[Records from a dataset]
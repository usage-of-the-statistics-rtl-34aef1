// tb_stat_counter_plus: end-to-end test of the Statistics Counter Plus.
//
// Runs the complete block at its default size (256 counters of 32 bits):
//   1. reset; cntr_ready must rise only after all 256 counters are cleared,
//      and reads of counters then return 0;
//   2. random traffic: each event line is driven with bursts of 1 to 12 high
//      cycles, switching to a new event number only after four low cycles;
//      line k only uses numbers n with n mod 3 = k, so no number is shared.
//      Reads are pulsed every 4 to 9 cycles at random numbers;
//   3. one event held high for 70,000 cycles, so that its count carries from
//      the lower 16-bit RAM half into the upper one;
//   4. a quiet period, then every one of the 256 counters is read and must
//      equal the reference count exactly;
//   5. a second reset, after which the counters must read 0 again.
// A reference model counts every event. A read returns a value from a moving
// count, so during traffic the returned value v must satisfy
// count(r-8) <= v <= count(now), where r is the cycle of the read pulse: an
// event is in the RAM at most 9 cycles after it happened, and a value cannot
// contain events that have not happened yet. Each data_strobe must come 3 to 6
// cycles after its read pulse. Every mechanism of the design is counted and a
// failure is recorded for any that never happened: events held for several
// cycles (two and four high cycles in a row), number switches on a line, all three lines
// active in one cycle, each read latency 3, 4, 5 and 6, the carry into the
// upper half, and the clear after reset.
module tb_stat_counter_plus;
  import stat_pkg::*;

  logic     clk = 1'b0;
  logic     reset_l_int;
  logic     event_1, event_2, event_3;
  evt_num_t event_1_number, event_2_number, event_3_number;
  logic     cntr_read;
  evt_num_t cntr_num_read;
  logic     cntr_ready, data_strobe;
  cnt_t     cntr_data;

  stat_counter_plus dut (.*);

  always #5 clk = ~clk;

  localparam int unsigned HIST = 16;
  localparam int unsigned L = NUM_LINES;

  int checks = 0, failures = 0;
  longint cyc = 0;
  cnt_t model [NUM_EVENTS];
  cnt_t hist  [HIST][NUM_EVENTS];

  // stimulus state per line
  logic     ev [L];
  evt_num_t ev_num [L];
  int burst_left [L], gap_left [L], low_run [L];
  bit traffic;     // random bursts on
  bit hold_long;   // line 0 held high on one number

  // outstanding reads
  typedef struct { longint r; evt_num_t num; cnt_t lo; bit exact; } rd_t;
  rd_t rq [$];
  int  next_read;
  bit  reads_on;

  // mechanism counters
  int n_multi = 0, n_amt4 = 0, n_switch = 0, n_all3 = 0, n_carry = 0, n_clear = 0;
  int n_lat [7];

  task automatic check(bit ok, string what);
    checks++;
    if (!ok) begin
      failures++;
      if (failures < 30) $display("cycle %0d: %s", cyc, what);
    end
  endtask

  initial begin
    repeat (400000) @(posedge clk);
    failures++;
    $display("watchdog expired");
    $display("TB_RESULT checks=%0d failures=%0d", checks, failures);
    $finish;
  end

  int high_run [L];

  function automatic evt_num_t line_number(int k);
    evt_num_t n;
    do n = evt_num_t'($urandom); while (int'(n) % 3 != k || n == 8'h60);
    return n;
  endfunction

  // One clock cycle: sample outputs, then drive this cycle's inputs.
  task automatic tick(bit rd_allowed);
    @(negedge clk);
    cyc++;
    // outputs of this cycle
    if (data_strobe) begin
      if (rq.size() == 0) check(0, "data_strobe without a read");
      else begin
        rd_t e = rq.pop_front();
        int lat = int'(cyc - e.r);
        check(lat >= 3 && lat <= 6, $sformatf("read latency %0d", lat));
        if (lat >= 3 && lat <= 6) n_lat[lat]++;
        if (e.exact)
          check(cntr_data == model[e.num],
                $sformatf("counter %h = %0d expected %0d", e.num, cntr_data, model[e.num]));
        else
          check(cntr_data >= e.lo && cntr_data <= model[e.num],
                $sformatf("counter %h = %0d outside [%0d,%0d]", e.num, cntr_data, e.lo, model[e.num]));
      end
    end
    if (rq.size() != 0) check(cyc - rq[0].r <= 6, "read not answered within 6 cycles");
    // event lines
    for (int k = 0; k < L; k++) begin
      bit was_low = !ev[k];
      if (k == 0 && hold_long) begin
        ev[k] = 1'b1;
      end else if (traffic && burst_left[k] > 0) begin
        ev[k] = 1'b1;
        burst_left[k]--;
        if (burst_left[k] == 0) gap_left[k] = 1 + ($urandom % 7);
      end else begin
        ev[k] = 1'b0;
        if (gap_left[k] > 0) gap_left[k]--;
        else if (traffic) burst_left[k] = 1 + ($urandom % 12);
      end
      if (ev[k] && was_low && low_run[k] >= 4 && !(k == 0 && hold_long)) begin
        evt_num_t n = line_number(k);
        if (n != ev_num[k]) n_switch++;
        ev_num[k] = n;
      end
      low_run[k] = ev[k] ? 0 : low_run[k] + 1;
      high_run[k] = ev[k] ? high_run[k] + 1 : 0;
      // a line high for 2 (4) cycles in a row makes the requestor hand over
      // an increment above one (of four, the most one request can carry)
      if (high_run[k] == 2) n_multi++;
      if (high_run[k] == 4) n_amt4++;
    end
    {event_1, event_2, event_3} = {ev[0], ev[1], ev[2]};
    {event_1_number, event_2_number, event_3_number} = {ev_num[0], ev_num[1], ev_num[2]};
    if (ev[0] && ev[1] && ev[2]) n_all3++;
    // read port
    cntr_read = 1'b0;
    next_read--;
    if (rd_allowed && next_read <= 0) begin
      rd_t e;
      e.r = cyc;
      e.num = evt_num_t'($urandom);
      e.lo = hist[(cyc - 8) % HIST][e.num];
      e.exact = 1'b0;
      cntr_read = 1'b1;
      cntr_num_read = e.num;
      rq.push_back(e);
      next_read = 4 + ($urandom % 6);
    end
    // reference model: the events of this cycle
    for (int k = 0; k < L; k++) if (ev[k]) model[ev_num[k]]++;
    hist[cyc % HIST] = model;
  endtask

  // Read one counter exactly (no traffic on it), wait for the answer.
  task automatic read_exact(evt_num_t n);
    rd_t e;
    @(negedge clk);
    cyc++;
    e.r = cyc; e.num = n; e.lo = '0; e.exact = 1'b1;
    cntr_read = 1'b1; cntr_num_read = n;
    rq.push_back(e);
    hist[cyc % HIST] = model;
    repeat (3) tick(1'b0);
    while (rq.size() != 0) tick(1'b0);
  endtask

  task automatic do_reset();
    longint t0;
    int wait_cycles = 0;
    reset_l_int = 1'b0;
    repeat (3) @(negedge clk);
    reset_l_int = 1'b1;
    while (!cntr_ready) begin
      @(negedge clk);
      wait_cycles++;
    end
    check(wait_cycles >= NUM_EVENTS, $sformatf("cntr_ready after %0d cycles, before the clear ended", wait_cycles));
    for (int a = 0; a < NUM_EVENTS; a++) model[a] = '0;
    for (int h = 0; h < HIST; h++) hist[h] = model;
    // counters read zero after the clear
    for (int i = 0; i < 16; i++) read_exact(evt_num_t'($urandom));
    n_clear++;
  endtask

  initial begin
    reset_l_int = 1'b0;
    {event_1, event_2, event_3} = '0;
    {event_1_number, event_2_number, event_3_number} = '0;
    cntr_read = 1'b0; cntr_num_read = '0;
    for (int k = 0; k < L; k++) begin
      ev[k] = 1'b0; ev_num[k] = line_number(k); burst_left[k] = 0;
      gap_left[k] = 0; low_run[k] = 10;
    end
    for (int i = 0; i < 7; i++) n_lat[i] = 0;
    traffic = 1'b0; hold_long = 1'b0; next_read = 5;
    for (int k = 0; k < L; k++) high_run[k] = 0;

    // 1. reset and clear
    do_reset();

    // 2. random traffic with reads
    traffic = 1'b1;
    repeat (30000) tick(1'b1);

    // 3. one event held for 70,000 cycles while the other lines keep going
    traffic = 1'b0;
    repeat (8) tick(1'b1);
    hold_long = 1'b1;
    ev_num[0] = 8'h60;
    traffic = 1'b1;
    for (int i = 0; i < 70000; i++) begin
      // line 0 is held; stop its random burst state from switching numbers
      burst_left[0] = 0; gap_left[0] = 1;
      tick(1'b1);
    end
    hold_long = 1'b0;
    traffic = 1'b0;

    // 4. quiet, then exact readout of every counter
    repeat (20) tick(1'b0);
    check(model[8'h60] >= 32'd70000, "long hold counted in the model");
    for (int a = 0; a < NUM_EVENTS; a++) read_exact(evt_num_t'(a));
    if (model[8'h60] > 32'hFFFF) n_carry++;

    // 5. second reset clears everything
    do_reset();

    // mechanism report
    $display("increments above one: %0d (of four: %0d), number switches: %0d, all three lines: %0d",
             n_multi, n_amt4, n_switch, n_all3);
    $display("read latencies 3/4/5/6: %0d/%0d/%0d/%0d, carry into upper half: %0d, clears: %0d",
             n_lat[3], n_lat[4], n_lat[5], n_lat[6], n_carry, n_clear);
    check(n_multi > 0, "no held event");
    check(n_amt4 > 0, "no increment of four");
    check(n_switch > 0, "no event number switch");
    check(n_all3 > 0, "never all three lines at once");
    for (int i = 3; i <= 6; i++) check(n_lat[i] > 0, $sformatf("read latency %0d never seen", i));
    check(n_carry > 0, "no carry into the upper RAM half");
    check(n_clear == 2, "clear after reset");
    $display("TB_RESULT checks=%0d failures=%0d", checks, failures);
    $finish;
  end

endmodule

**Required action**
From the records above, reproduce exactly the lines from the one with "read 0 again." to the one with "come 3 to 6", both included, and no others.

**Output**
//   5. a second reset, after which the counters must read 0 again.
// A reference model counts every event. A read returns a value from a moving
// count, so during traffic the returned value v must satisfy
// count(r-8) <= v <= count(now), where r is the cycle of the read pulse: an
// event is in the RAM at most 9 cycles after it happened, and a value cannot
// contain events that have not happened yet. Each data_strobe must come 3 to 6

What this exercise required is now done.